# Pics from Melbourne Reptile Expo 2008



## mightymike (Feb 23, 2008)

Hey people!

Thought i would start to show some of my fav pics i took from the expo.

Im sure that everyone that went had a great time and we can share our pics with the people who were no as lucky to go!

Here are my fav pics

feel free to post you own!!


----------



## mightymike (Feb 23, 2008)

some more pics


----------



## Viridae (Feb 23, 2008)

Those GTPs look awesome in the perspex enclosures!


----------



## mrmikk (Feb 23, 2008)

Thanks for sharing Mike, most of us who couldn't make it are dying to hear about it and see lots of pics.


----------



## carinacat (Feb 23, 2008)

the first pic of that GIANT snake dont do it any justice! u should let people kno the facts about him if u can remember them. i did notice that he was 18 year old and how much was his weight?


----------



## Kurto (Feb 23, 2008)

thnx 4 the pics, can't wait to see more.....


----------



## itbites (Feb 23, 2008)

*he was a 17ft scrubby can't quite remeber the weight.  it was a big succes as far as i'm concerned! i just got home and we spent most of the day there.
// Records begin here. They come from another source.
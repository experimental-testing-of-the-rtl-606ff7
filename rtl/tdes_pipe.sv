// tdes_pipe: extended (unrolled, pipelined) Triple DES, EDE, CBC, 16 streams.
//
// The sixteen rounds of one DES are unrolled into sixteen pipeline stages
// round(1)..round(16), each with its own input register and its own next-key
// module (des_next_key) that derives the round key from the key state of the
// previous stage. The output of round(16) is fed back to round(1), so a block
// makes three passes through the ring (E_K1, D_K2, E_K3 for encryption; D_K3,
// E_K2, D_K1 for decryption), 48 clocks in all. Up to 16 blocks are in the
// ring at once, one per stage; they must belong to different streams when
// they are encrypted, because in CBC mode each block of a stream needs the
// previous ciphertext.
//
// Stage n holds L, R, the block's stream, direction, pass number (0..2), key
// bank and, for decryption, the previous ciphertext. Rounds 1..15 swap the
// halves and round 16 does not, so the round(16) output is the DES
// pre-output; the final permutation of one pass and the initial permutation
// of the next cancel, and only the block entering the ring goes through IP
// and only the block leaving it through FP.
//
// Entry to round(1): a block that has finished pass 0 or 1 at round(16) is
// fed back (pass + 1, key of that pass from its bank); otherwise a new block
// may enter (in_valid && in_ready). A new block enters in the clock where a
// finished block leaves, so a stream's blocks follow each other in the same
// ring slot. Key banks: 16 banks of three main keys, stored after PC-1 (a
// 64-bit key is written through kw_*, any time, one clock).
//
// CBC: one chaining register per stream. Encryption XORs the plaintext with
// the stream's last ciphertext before IP; that value is bypassed from the
// leaving block when it is the stream's previous block. Decryption takes the
// chaining value at entry, stores the incoming ciphertext as the new chaining
// value and XORs the carried value into the result after FP. in_first selects
// in_iv as the chaining value (start of a packet).
//
// Timing: a block entered at a clock edge leaves 48 clocks later: out_valid
// is high for one clock with out_data, out_stream and out_dec. in_ready is
// low while a block is being fed back into round(1), and while the offered
// stream has an encryption in the ring (stall is then high). No output
// back-pressure.
//
// From the document: 16 unrolled pipelined rounds with feedback, 16 key
// banks after PC-1, one next-key module per round, no mux3/mux4, up to 16
// independent streams. This design's own choices: the pass/key bookkeeping,
// the per-stream chaining registers and the hold-off rule, the IV input, and
// the handshake.
module tdes_pipe
  import des_pkg::*;
#(
  parameter int unsigned NUM_BANKS   = 16,
  parameter int unsigned NUM_STREAMS = 16,
  parameter int unsigned BW          = $clog2(NUM_BANKS),
  parameter int unsigned STW         = $clog2(NUM_STREAMS)
) (
  input  logic           clk,
  input  logic           rst_n,
  // main key load
  input  logic           kw_en,
  input  logic [BW-1:0]  kw_bank,
  input  logic [1:0]     kw_idx,
  input  logic [63:0]    kw_key,
  // blocks
  input  logic           in_valid,
  output logic           in_ready,
  input  dblock_t        in_data,
  input  logic [STW-1:0] in_stream,
  input  logic [BW-1:0]  in_bank,
  input  logic           in_dec,
  input  logic           in_first,
  input  dblock_t        in_iv,
  output logic           out_valid,
  output dblock_t        out_data,
  output logic [STW-1:0] out_stream,
  output logic           out_dec,
  output logic           stall
);

  typedef struct packed {
    logic [31:0]    l;
    logic [31:0]    r;
    logic [STW-1:0] stream;
    logic           dec;
    logic [1:0]     pass;
    logic [BW-1:0]  bank;
    dblock_t        prev;
  } stage_t;

  stage_t                 st [1:16];     // input register of round(n)
  logic [16:1]            sv;            // stage n holds a block
  logic [31:0]            ol [1:16], or_ [1:16];
  key56_t                 ki [0:16];     // key state; ki[0] read from the banks
  rkey_t                  kr [1:16];
  logic                   kdir [1:16];   // direction of the key loaded into stage n
  key56_t                 kmem [NUM_BANKS][3];
  dblock_t                chain [NUM_STREAMS];
  logic [NUM_STREAMS-1:0] enc_busy;

  logic    fb, leave, accept, blocked, same_prev;
  dblock_t res, chain_use, x_ip;
  logic [1:0] pass_in, kidx;
  logic [BW-1:0] bank_in;
  logic    dec_in;

  // ---------------- key banks ----------------
  always_ff @(posedge clk) begin
    if (kw_en && kw_idx != 2'd3) kmem[kw_bank][kw_idx] <= pc1(kw_key);
  end

  // ---------------- ring entry ----------------
  assign fb    = sv[16] && (st[16].pass != 2'd2);
  assign leave = sv[16] && (st[16].pass == 2'd2);
  assign res   = st[16].dec ? (fp({ol[16], or_[16]}) ^ st[16].prev) : fp({ol[16], or_[16]});

  assign same_prev = leave && !st[16].dec && (st[16].stream == in_stream);
  assign blocked   = enc_busy[in_stream] && !same_prev;
  assign in_ready  = !fb && !blocked;
  assign accept    = in_valid && in_ready;
  assign stall     = in_valid && !fb && blocked;

  always_comb begin
    if (in_first)       chain_use = in_iv;
    else if (same_prev) chain_use = res;
    else                chain_use = chain[in_stream];
  end
  assign x_ip = ip(in_dec ? in_data : (in_data ^ chain_use));

  // pass, direction and key of the block entering round(1)
  assign pass_in = fb ? st[16].pass + 2'd1 : 2'd0;
  assign dec_in  = fb ? st[16].dec : in_dec;
  assign bank_in = fb ? st[16].bank : in_bank;
  assign kidx    = dec_in ? (2'd2 - pass_in) : pass_in;
  assign ki[0]   = kmem[bank_in][kidx];
  assign kdir[1] = dec_in ^ (pass_in == 2'd1);

  always_ff @(posedge clk or negedge rst_n) begin
    if (!rst_n) sv <= '0;
    else        sv <= {sv[15:1], fb || accept};
  end

  always_ff @(posedge clk) begin
    if (fb) begin
      st[1].l      <= ol[16];
      st[1].r      <= or_[16];
      st[1].stream <= st[16].stream;
      st[1].prev   <= st[16].prev;
    end else begin
      st[1].l      <= x_ip[63:32];
      st[1].r      <= x_ip[31:0];
      st[1].stream <= in_stream;
      st[1].prev   <= chain_use;
    end
    st[1].dec  <= dec_in;
    st[1].pass <= pass_in;
    st[1].bank <= bank_in;
  end

  // ---------------- chaining registers ----------------
  always_ff @(posedge clk or negedge rst_n) begin
    if (!rst_n) begin
      enc_busy <= '0;
      for (int s = 0; s < NUM_STREAMS; s++) chain[s] <= '0;
    end else begin
      if (leave && !st[16].dec) begin
        chain[st[16].stream]    <= res;
        enc_busy[st[16].stream] <= 1'b0;
      end
      if (accept && in_dec)  chain[in_stream]    <= in_data;
      if (accept && !in_dec) enc_busy[in_stream] <= 1'b1;
    end
  end

  // ---------------- unrolled rounds ----------------
  for (genvar n = 1; n <= 16; n++) begin : g_round
    logic [31:0] f;

    des_next_key #(.N(n)) u_nk (
      .clk(clk), .ld(1'b1), .dec(kdir[n]), .i_prev(ki[n-1]), .i_out(ki[n]), .k_out(kr[n])
    );

    des_f u_f (.r(st[n].r), .k(kr[n]), .f(f));

    if (n == 16) begin : g_last     // no swap after the last round
      assign ol[n]  = st[n].l ^ f;
      assign or_[n] = st[n].r;
    end else begin : g_mid
      assign ol[n]  = st[n].r;
      assign or_[n] = st[n].l ^ f;

      assign kdir[n+1] = st[n].dec ^ (st[n].pass == 2'd1);

      always_ff @(posedge clk) begin
        st[n+1].l      <= ol[n];
        st[n+1].r      <= or_[n];
        st[n+1].stream <= st[n].stream;
        st[n+1].dec    <= st[n].dec;
        st[n+1].pass   <= st[n].pass;
        st[n+1].bank   <= st[n].bank;
        st[n+1].prev   <= st[n].prev;
      end
    end
  end

  assign out_valid  = leave;
  assign out_data   = res;
  assign out_stream = st[16].stream;
  assign out_dec    = st[16].dec;

endmodule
Some gorgeous chondros and crocs, albinos womas and bhp's jungles were everywhere (very popular atm) snakes were the main selling point although there were some lovely monitors there mangrove, lace, bells, sand and lots of gorgeous little ackies. also beardies gex sthrn angle headeds a few frogs and much more!! The demostrations were great fun to watch and everyone was so nice! there were lots of give aways and information galore very inspiring set ups.All of the vendors had a great variety of both reptiles and products. I snagged myslf a U.milli gorgeous pale boy  (and my 1st gex) even met up with a few aps crew! All in all it was an awesome day! I LOVED IT!!!! and can't wait for thenext one already ...they did a fabulous job! *


----------



## reptalica (Feb 23, 2008)

His name was Arthur and weighed 36 kgs and was 17 foot long...... Love to know its diet....:shock: You really had to see him up close and personal to appreciate his size and stature.


----------



## itbites (Feb 23, 2008)

*heres a few happy snaps i got *


----------



## Dan19 (Feb 23, 2008)

i got a black and gold jungle from there


----------



## itbites (Feb 23, 2008)

*And just a few more....i have to say the big saltwater croc was my fav!  sorry pics aren't the best was using my phone*


----------



## itbites (Feb 23, 2008)

*yes there were some stunning tully jungles there and v nice aspidites  i love my milii though i think gecko's are awesome now  *


----------



## reptalica (Feb 23, 2008)

Great pics thanks itbites. Gotta love the one of the woma....gorgeous markings.


----------



## [email protected] (Feb 23, 2008)

i have a few pics to and i got to see the salty feed


----------



## JJS. (Feb 23, 2008)

"Those GTPs look awesome in the perspex enclosures!"
Those perspex enclosures looked so much better in real life. Whoever designed and constructed those should be very proud. Awesome worksmanship. So how many people from this site went?...


----------



## ben1200 (Feb 23, 2008)

fantastic pics keep them coming 
cheers 
ben


----------



## GraftonChic (Feb 23, 2008)

Want to see of pics of reps that were bought and taken home. Especially your Gecko itbites.
Was there any Oedurra Coggeri there?


----------



## Dan19 (Feb 23, 2008)

i could get some pics of my new jungle if anyone wanted? he has already bitten me 3 times just to put him in his new enclosure:lol:


----------



## GraftonChic (Feb 23, 2008)

Sure


----------



## Ducky (Feb 23, 2008)

Absolutely awesome day , took the wife and kids , we all had a ball.


----------



## reptalica (Feb 23, 2008)

Dan19 said:


> i could get some pics of my new jungle if anyone wanted? he has already bitten me 3 times just to put him in his new enclosure:lol:




 whoa......


----------



## herptrader (Feb 23, 2008)

ben1200 said:


> fantastic pics keep them coming
> cheers
> ben



I was kept pretty busy during the day but did get a few happy snaps. I wish I had got a few more. Here is a selection.


----------



## Dan19 (Feb 23, 2008)

haha, it only just makes me bleed, his only a tny bit bigger then 2ft.
sorry about the quality of these pics aswell...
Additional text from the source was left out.